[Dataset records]
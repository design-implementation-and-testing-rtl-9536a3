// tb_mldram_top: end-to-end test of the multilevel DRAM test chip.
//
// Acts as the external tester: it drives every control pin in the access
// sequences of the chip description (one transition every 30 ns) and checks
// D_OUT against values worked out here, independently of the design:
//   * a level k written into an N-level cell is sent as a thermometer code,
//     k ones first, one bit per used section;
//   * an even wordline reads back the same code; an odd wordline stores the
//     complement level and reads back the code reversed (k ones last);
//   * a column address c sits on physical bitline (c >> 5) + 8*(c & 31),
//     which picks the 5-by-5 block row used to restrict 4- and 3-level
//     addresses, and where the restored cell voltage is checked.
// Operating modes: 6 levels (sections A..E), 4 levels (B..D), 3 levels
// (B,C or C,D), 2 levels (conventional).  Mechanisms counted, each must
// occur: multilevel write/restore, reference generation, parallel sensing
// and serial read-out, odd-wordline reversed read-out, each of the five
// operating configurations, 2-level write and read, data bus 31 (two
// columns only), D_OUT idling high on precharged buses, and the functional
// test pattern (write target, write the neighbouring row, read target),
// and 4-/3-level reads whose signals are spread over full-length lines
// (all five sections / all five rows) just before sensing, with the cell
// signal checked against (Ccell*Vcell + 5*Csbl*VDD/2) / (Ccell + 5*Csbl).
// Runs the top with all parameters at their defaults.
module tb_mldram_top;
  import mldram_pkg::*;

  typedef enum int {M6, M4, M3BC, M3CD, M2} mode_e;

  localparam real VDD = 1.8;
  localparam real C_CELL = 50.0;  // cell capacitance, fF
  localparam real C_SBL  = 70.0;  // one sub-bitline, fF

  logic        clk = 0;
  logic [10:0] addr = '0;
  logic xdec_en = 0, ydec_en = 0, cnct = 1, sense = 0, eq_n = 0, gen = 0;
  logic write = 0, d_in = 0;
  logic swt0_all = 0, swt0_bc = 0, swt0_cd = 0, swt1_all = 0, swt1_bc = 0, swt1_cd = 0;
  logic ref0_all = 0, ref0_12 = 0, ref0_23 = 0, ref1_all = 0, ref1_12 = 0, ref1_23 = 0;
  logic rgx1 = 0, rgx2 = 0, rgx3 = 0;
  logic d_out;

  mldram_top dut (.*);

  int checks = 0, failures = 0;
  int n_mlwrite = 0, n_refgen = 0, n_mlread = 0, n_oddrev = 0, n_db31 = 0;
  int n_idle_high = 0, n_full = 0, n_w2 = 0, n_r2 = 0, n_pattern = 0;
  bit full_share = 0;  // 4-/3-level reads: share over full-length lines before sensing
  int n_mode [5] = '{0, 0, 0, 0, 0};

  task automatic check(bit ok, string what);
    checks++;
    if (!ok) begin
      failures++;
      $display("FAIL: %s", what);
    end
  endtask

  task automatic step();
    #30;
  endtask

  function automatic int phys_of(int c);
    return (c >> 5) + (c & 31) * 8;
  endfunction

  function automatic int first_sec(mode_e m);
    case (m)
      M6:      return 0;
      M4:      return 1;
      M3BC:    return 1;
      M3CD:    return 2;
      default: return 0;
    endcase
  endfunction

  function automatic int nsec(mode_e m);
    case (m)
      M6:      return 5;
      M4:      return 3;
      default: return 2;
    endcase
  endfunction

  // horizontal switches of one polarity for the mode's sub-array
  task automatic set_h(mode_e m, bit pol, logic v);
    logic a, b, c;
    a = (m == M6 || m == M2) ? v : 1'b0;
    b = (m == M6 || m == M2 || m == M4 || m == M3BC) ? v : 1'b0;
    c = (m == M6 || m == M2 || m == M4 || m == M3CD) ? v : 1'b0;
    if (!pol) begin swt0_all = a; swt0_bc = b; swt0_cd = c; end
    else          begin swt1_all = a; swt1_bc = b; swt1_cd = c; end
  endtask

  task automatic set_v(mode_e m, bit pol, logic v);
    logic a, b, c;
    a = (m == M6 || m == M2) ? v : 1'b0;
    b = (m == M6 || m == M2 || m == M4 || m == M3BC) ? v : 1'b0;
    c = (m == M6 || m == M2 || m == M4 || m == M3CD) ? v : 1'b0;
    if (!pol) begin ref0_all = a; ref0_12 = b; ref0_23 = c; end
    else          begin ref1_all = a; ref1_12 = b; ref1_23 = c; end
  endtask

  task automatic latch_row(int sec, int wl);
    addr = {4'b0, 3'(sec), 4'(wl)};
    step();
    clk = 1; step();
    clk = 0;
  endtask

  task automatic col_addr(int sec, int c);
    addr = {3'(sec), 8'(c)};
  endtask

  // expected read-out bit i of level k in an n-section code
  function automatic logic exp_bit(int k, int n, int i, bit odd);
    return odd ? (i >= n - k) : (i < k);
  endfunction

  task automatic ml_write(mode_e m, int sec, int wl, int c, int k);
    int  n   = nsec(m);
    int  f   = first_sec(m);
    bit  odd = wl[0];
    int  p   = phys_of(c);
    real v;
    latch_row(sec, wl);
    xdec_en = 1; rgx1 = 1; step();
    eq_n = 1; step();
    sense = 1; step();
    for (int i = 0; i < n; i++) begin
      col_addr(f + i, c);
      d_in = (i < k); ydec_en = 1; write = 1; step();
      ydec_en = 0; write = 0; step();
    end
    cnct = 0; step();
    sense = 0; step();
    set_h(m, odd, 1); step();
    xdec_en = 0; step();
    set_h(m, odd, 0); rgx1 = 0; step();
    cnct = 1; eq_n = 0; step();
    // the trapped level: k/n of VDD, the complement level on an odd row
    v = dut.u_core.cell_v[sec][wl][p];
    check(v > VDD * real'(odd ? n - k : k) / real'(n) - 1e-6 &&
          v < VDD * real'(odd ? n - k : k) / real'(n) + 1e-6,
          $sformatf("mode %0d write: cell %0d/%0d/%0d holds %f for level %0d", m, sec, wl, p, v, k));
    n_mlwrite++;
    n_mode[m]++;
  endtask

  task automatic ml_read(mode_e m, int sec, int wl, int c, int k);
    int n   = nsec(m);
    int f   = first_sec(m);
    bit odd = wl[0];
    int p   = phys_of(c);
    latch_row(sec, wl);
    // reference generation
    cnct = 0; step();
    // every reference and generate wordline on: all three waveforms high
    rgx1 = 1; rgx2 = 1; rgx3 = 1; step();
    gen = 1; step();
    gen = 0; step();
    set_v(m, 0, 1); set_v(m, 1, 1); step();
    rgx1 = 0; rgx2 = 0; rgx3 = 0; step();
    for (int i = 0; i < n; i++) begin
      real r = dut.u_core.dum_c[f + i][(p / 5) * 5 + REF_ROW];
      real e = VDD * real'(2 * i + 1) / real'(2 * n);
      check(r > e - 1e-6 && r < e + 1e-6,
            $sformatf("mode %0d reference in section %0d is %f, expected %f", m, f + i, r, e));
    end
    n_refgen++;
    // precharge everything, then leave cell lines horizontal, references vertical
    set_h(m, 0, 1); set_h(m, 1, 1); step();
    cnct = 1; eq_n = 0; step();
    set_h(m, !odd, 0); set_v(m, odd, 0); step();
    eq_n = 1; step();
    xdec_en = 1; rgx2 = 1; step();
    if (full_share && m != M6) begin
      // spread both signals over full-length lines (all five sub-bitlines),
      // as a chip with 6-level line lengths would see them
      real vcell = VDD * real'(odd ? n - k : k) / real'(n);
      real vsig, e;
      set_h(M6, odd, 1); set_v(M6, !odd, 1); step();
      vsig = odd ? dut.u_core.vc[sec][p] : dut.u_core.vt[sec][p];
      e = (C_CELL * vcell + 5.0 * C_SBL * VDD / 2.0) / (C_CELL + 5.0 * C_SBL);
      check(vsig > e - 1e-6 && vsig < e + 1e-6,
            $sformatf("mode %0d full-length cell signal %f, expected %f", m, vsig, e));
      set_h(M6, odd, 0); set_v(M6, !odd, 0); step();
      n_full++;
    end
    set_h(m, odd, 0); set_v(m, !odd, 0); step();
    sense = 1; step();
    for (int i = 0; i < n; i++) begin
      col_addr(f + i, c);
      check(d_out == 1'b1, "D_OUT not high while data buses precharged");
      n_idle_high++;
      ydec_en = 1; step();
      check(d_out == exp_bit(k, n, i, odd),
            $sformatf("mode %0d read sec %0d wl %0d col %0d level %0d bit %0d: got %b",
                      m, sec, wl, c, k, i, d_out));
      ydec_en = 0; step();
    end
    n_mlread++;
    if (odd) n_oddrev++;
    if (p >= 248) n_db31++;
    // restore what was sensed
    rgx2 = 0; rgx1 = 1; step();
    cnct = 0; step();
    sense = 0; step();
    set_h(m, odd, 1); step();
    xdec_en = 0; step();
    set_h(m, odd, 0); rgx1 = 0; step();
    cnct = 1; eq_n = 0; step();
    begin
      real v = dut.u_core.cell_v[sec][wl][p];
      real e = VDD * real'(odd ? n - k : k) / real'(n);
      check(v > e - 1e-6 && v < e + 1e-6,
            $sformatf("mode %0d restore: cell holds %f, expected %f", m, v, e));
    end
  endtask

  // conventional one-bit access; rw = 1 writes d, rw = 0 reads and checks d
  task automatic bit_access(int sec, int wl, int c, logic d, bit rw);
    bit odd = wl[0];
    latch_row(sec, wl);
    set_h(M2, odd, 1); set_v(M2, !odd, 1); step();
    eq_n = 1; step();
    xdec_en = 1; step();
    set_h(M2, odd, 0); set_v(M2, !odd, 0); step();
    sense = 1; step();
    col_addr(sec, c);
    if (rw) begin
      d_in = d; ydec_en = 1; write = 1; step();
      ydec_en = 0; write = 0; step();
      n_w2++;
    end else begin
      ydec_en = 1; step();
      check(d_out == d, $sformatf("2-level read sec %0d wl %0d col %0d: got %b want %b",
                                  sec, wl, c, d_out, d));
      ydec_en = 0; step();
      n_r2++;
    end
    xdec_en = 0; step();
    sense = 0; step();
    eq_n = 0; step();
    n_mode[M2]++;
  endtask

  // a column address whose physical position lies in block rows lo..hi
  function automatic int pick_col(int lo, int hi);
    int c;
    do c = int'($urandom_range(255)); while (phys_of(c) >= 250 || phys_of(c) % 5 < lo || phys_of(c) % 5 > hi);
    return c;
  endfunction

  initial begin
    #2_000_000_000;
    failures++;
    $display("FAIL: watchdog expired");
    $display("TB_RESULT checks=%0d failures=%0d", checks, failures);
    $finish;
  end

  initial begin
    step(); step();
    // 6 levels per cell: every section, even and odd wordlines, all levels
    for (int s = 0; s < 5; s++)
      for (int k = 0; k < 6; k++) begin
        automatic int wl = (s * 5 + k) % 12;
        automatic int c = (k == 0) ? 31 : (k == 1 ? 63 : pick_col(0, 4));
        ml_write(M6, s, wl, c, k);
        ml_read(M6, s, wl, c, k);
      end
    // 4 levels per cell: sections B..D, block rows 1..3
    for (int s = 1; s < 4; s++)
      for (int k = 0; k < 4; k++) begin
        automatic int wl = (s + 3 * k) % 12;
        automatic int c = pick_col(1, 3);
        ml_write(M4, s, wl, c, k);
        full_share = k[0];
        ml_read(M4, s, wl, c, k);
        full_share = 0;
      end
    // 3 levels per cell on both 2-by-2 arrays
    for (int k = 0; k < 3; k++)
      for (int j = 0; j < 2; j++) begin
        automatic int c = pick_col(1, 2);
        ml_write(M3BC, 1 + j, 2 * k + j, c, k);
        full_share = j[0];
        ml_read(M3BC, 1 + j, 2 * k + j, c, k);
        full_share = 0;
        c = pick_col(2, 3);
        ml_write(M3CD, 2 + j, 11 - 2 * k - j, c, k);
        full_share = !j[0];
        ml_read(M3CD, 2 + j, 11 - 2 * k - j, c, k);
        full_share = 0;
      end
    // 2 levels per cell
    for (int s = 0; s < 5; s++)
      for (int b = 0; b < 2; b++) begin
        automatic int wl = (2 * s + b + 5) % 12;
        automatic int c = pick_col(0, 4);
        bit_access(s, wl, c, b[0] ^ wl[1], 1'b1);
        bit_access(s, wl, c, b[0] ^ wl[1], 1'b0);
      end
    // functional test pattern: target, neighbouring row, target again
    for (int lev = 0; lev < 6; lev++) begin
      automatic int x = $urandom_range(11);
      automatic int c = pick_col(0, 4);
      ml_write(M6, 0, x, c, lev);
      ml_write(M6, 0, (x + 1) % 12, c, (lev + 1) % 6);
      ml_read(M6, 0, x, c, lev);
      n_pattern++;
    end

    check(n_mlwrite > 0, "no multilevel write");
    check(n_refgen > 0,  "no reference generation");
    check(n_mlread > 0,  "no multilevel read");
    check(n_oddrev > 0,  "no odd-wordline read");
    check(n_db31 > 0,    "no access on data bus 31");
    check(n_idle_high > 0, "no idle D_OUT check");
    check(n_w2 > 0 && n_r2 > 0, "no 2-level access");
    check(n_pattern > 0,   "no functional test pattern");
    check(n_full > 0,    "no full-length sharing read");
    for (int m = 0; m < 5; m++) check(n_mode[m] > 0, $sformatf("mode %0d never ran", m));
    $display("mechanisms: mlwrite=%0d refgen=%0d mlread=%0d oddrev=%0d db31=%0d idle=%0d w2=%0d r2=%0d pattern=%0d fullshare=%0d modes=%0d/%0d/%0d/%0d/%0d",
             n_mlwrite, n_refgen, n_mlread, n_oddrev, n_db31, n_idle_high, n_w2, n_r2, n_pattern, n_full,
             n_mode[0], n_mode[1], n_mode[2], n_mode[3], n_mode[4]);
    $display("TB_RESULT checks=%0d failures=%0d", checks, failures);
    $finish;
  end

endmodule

REQUIRED WORK
Going back over the entries above, copy word for word every line from the one that has "in the access" on through the one that has "at their defaults.".

SOLVED EXERCISE
// Acts as the external tester: it drives every control pin in the access
// sequences of the chip description (one transition every 30 ns) and checks
// D_OUT against values worked out here, independently of the design:
//   * a level k written into an N-level cell is sent as a thermometer code,
//     k ones first, one bit per used section;
//   * an even wordline reads back the same code; an odd wordline stores the
//     complement level and reads back the code reversed (k ones last);
//   * a column address c sits on physical bitline (c >> 5) + 8*(c & 31),
//     which picks the 5-by-5 block row used to restrict 4- and 3-level
//     addresses, and where the restored cell voltage is checked.
// Operating modes: 6 levels (sections A..E), 4 levels (B..D), 3 levels
// (B,C or C,D), 2 levels (conventional).  Mechanisms counted, each must
// occur: multilevel write/restore, reference generation, parallel sensing
// and serial read-out, odd-wordline reversed read-out, each of the five
// operating configurations, 2-level write and read, data bus 31 (two
// columns only), D_OUT idling high on precharged buses, and the functional
// test pattern (write target, write the neighbouring row, read target),
// and 4-/3-level reads whose signals are spread over full-length lines
// (all five sections / all five rows) just before sensing, with the cell
// signal checked against (Ccell*Vcell + 5*Csbl*VDD/2) / (Ccell + 5*Csbl).
// Runs the top with all parameters at their defaults.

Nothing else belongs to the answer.